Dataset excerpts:
====================

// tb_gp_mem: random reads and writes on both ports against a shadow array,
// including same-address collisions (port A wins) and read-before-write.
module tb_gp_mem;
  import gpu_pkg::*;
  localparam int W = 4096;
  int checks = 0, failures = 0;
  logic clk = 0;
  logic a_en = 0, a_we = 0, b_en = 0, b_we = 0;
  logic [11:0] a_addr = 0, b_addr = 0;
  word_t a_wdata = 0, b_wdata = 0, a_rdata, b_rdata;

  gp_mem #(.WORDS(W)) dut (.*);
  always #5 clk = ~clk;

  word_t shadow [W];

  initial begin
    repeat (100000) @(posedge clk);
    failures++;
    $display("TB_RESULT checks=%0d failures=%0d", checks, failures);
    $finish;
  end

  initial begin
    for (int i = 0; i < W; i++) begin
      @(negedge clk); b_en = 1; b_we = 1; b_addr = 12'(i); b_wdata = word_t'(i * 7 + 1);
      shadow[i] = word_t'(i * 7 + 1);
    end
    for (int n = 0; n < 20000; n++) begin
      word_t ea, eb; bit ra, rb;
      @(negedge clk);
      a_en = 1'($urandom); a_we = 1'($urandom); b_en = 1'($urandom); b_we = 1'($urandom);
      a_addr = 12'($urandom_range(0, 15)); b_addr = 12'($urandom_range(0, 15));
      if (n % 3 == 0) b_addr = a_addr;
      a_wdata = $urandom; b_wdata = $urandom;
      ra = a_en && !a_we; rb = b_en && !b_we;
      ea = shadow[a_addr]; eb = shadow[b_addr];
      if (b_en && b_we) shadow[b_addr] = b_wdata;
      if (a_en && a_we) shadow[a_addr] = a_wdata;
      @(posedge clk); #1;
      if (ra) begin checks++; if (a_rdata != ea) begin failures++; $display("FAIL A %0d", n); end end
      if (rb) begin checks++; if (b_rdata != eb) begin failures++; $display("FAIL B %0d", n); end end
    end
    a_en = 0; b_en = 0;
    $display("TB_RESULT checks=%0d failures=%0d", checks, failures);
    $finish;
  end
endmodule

====================

Goal of the exercise:
Please copy only these lines, exactly: the first line of the records through the line containing "ea = shadow[a_addr];", ends included.

Reply:
// tb_gp_mem: random reads and writes on both ports against a shadow array,
// including same-address collisions (port A wins) and read-before-write.
module tb_gp_mem;
  import gpu_pkg::*;
  localparam int W = 4096;
  int checks = 0, failures = 0;
  logic clk = 0;
  logic a_en = 0, a_we = 0, b_en = 0, b_we = 0;
  logic [11:0] a_addr = 0, b_addr = 0;
  word_t a_wdata = 0, b_wdata = 0, a_rdata, b_rdata;

  gp_mem #(.WORDS(W)) dut (.*);
  always #5 clk = ~clk;

  word_t shadow [W];

  initial begin
    repeat (100000) @(posedge clk);
    failures++;
    $display("TB_RESULT checks=%0d failures=%0d", checks, failures);
    $finish;
  end

  initial begin
    for (int i = 0; i < W; i++) begin
      @(negedge clk); b_en = 1; b_we = 1; b_addr = 12'(i); b_wdata = word_t'(i * 7 + 1);
      shadow[i] = word_t'(i * 7 + 1);
    end
    for (int n = 0; n < 20000; n++) begin
      word_t ea, eb; bit ra, rb;
      @(negedge clk);
      a_en = 1'($urandom); a_we = 1'($urandom); b_en = 1'($urandom); b_we = 1'($urandom);
      a_addr = 12'($urandom_range(0, 15)); b_addr = 12'($urandom_range(0, 15));
      if (n % 3 == 0) b_addr = a_addr;
      a_wdata = $urandom; b_wdata = $urandom;
      ra = a_en && !a_we; rb = b_en && !b_we;
      ea = shadow[a_addr]; eb = shadow[b_addr];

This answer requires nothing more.